In the northern city of Mosul, gunmen broke into the houses of two Shabak families, killing a boy and his parents in one and a mother and daughter in the other, according to police. A bomb exploded near the house of another Shabak family, wounding six family members.
Shabaks are ethnically Turkomen and Shiite by religion. Most Shabaks were driven out of Mosul by Sunni militants during the sectarian fighting a few years ago.
In Tuz Khormato, about 210 kilometers (130 miles) north of Baghdad, a car bomb exploded near in a neighborhood with a Turkomen Shiite majority. Mayor Shalal Abdoul said 11 people were wounded, including three children.

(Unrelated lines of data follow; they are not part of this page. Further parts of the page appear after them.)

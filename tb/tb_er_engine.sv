// tb_er_engine: runs many T periods through the ER engine with random
// queue-length sums, counts, QC and QC corrector values and compares each
// result with a real-arithmetic model of the ER algorithm: QL_ave = sum/count,
// start-phase and A/B selection by the QL threshold, QC_temp floored at 1,
// ER = ER_pre - A/QC_temp*(QL_ave - QL_pre) - B/QC_temp*(QL_ave - q_T),
// limited to [0, link speed]; then delta*ER and the rate-format ER. ER_pre is
// taken from the engine's previous output so rounding cannot accumulate. The
// computation time must be about three divider latencies (78..92 clocks),
// and both limits and the end of the start phase must have been exercised.
module tb_er_engine;
  import abr_pkg::*;
  import tb_pkg::*;
  logic        clk = 0, rst_n = 0, start = 0;
  logic [31:0] ql_sum = 0, ql_count = 0;
  fp32_t       qc = 0, qc_corr = 0, er, delta_er, ql_ave;
  rate_t       er_rate;
  logic        busy, done, start_phase;
  abr_params_t prm;
  int checks = 0, failures = 0;

  er_engine dut (.clk, .rst_n, .start, .ql_sum, .ql_count, .qc, .qc_corr, .prm,
                 .busy, .done, .er, .er_rate, .delta_er, .ql_ave, .start_phase);

  always #5 clk = ~clk;

  initial begin
    repeat (500000) @(posedge clk);
    failures++;
    $display("TB_RESULT checks=%0d failures=%0d", checks, failures);
    $finish;
  end

  initial begin
    real m_a, m_b, m_erpre, m_qlpre, ql, qct, erv, lim, a0, b0, a1, b1, th, qt, dl;
    bit  m_start;
    int  lat, n_hi = 0, n_lo = 0, n_phase_end = 0;
    prm = '0;
    prm.a0 = 32'h44FA_0000; prm.b0 = 32'h4348_0000;   // 2000, 200
    prm.a1 = 32'h43FA_0000; prm.b1 = 32'h4248_0000;   // 500, 50
    prm.ql_th = 32'h4248_0000; prm.q_target = 32'h42C8_0000;  // 50, 100
    prm.link_speed = 32'h469C_4000;   // 20000, low so that the upper limit is reached prm.delta = 32'h3F66_6666;
    a0 = f2r(prm.a0); b0 = f2r(prm.b0); a1 = f2r(prm.a1); b1 = f2r(prm.b1);
    th = f2r(prm.ql_th); qt = f2r(prm.q_target); lim = f2r(prm.link_speed); dl = f2r(prm.delta);
    m_a = 0.0; m_b = 0.0; m_erpre = 0.0; m_qlpre = 0.0; m_start = 1;
    repeat (3) @(negedge clk);
    rst_n = 1;
    for (int p = 0; p < 400; p++) begin
      ql_count = 32'($urandom_range(0, 400));
      if (p < 6) ql_sum = ql_count * 32'($urandom_range(0, 45));          // stay below threshold first
      else       ql_sum = ql_count * 32'($urandom_range(0, 300)) + 32'($urandom_range(0, 99));
      if (p % 17 == 5) begin ql_count = 300; ql_sum = 0; end                // sharp drop
      qc      = r2f(real'($urandom_range(0, 40)) + real'($urandom_range(0, 99)) / 100.0);
      qc_corr = r2f(real'($urandom_range(0, 3)));
      if (p % 11 == 0) qc = 0;
      @(negedge clk); start = 1;
      @(negedge clk); start = 0;
      lat = 1;
      while (!done) begin @(negedge clk); lat++; end
      // model
      ql  = real'(ql_sum) / real'(ql_count == 0 ? 1 : ql_count);
      if (ql >= th) begin if (m_start) n_phase_end++; m_start = 0; end
      else begin m_a = (m_start ? a0 : a1); m_b = (m_start ? b0 : b1); end
      if (p < 6 && ql >= th) m_start = 0;
      qct = f2r(qc) + f2r(qc_corr);
      if (qct < 1.0) qct = 1.0;
      erv = m_erpre - m_a / qct * (ql - m_qlpre) - m_b / qct * (ql - qt);
      if (erv > lim) begin erv = lim; n_hi++; end
      if (erv < 0.0) begin erv = 0.0; n_lo++; end
      checks++;
      if (abs_r(f2r(ql_ave) - ql) > ql * pow2(-21)) begin
        failures++; $display("FAIL period %0d QL_ave %g expected %g", p, f2r(ql_ave), ql);
      end
      checks++;
      if (abs_r(f2r(er) - erv) > 1e-4 * (abs_r(erv) + abs_r(m_erpre)) + 1e-3) begin
        failures++; $display("FAIL period %0d ER %g expected %g", p, f2r(er), erv);
      end
      checks++;
      if (abs_r(f2r(delta_er) - dl * f2r(er)) > f2r(er) * pow2(-20) || er_rate !== r2rate(f2r(er))) begin
        failures++; $display("FAIL period %0d delta*ER %g / rate %h", p, f2r(delta_er), er_rate);
      end
      checks++;
      if (start_phase !== m_start) begin failures++; $display("FAIL period %0d start phase %b", p, start_phase); end
      checks++;
      if (lat < 78 || lat > 92) begin failures++; $display("FAIL latency %0d", lat); end
      m_erpre = f2r(er);
      m_qlpre = f2r(ql_ave);
      repeat ($urandom_range(0, 5)) @(negedge clk);
    end
    checks++;
    if (n_hi == 0 || n_lo == 0 || n_phase_end != 1) begin
      failures++; $display("FAIL coverage: upper limit %0d lower limit %0d phase end %0d", n_hi, n_lo, n_phase_end);
    end
    $display("ER engine: latency %0d clocks, limits hit %0d/%0d", lat, n_hi, n_lo);
    $display("TB_RESULT checks=%0d failures=%0d", checks, failures);
    $finish;
  end
endmodule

Medics in nearby hospitals confirmed the casualties. All officials spoke on condition of anonymity because they were not authorized to talk to the media.
Eid al-Adha, or Feast of the Sacrifice, is a major Muslim holiday that commemorates what Muslims believe was the Prophet Abraham's willingness to sacrifice his son Ismail, the Biblical Ishmael, as a test of his faith from God. Christians and Jews believe another of Abraham's sons, Isaac, was the one almost sacrificed.
The holiday, which began Friday, marks the end of the hajj pilgrimage to Mecca. Muslims worldwide typically slaughter lambs and other animals to commemorate the holiday, sharing some of the meat with the poor.
Violence has ebbed across Iraq, but insurgents frequently attack security forces and civilians in an attempt to undermine the country's Shiite-led government.
Holidays are a particular time of concern for security forces. A wave of attacks shortly before another Muslim holiday in August, Eid al-Fitr, killed more than 90 people in one of the deadliest days in Iraq this year.
Associated Press writer Sameer N. Yacoub contributed reporting.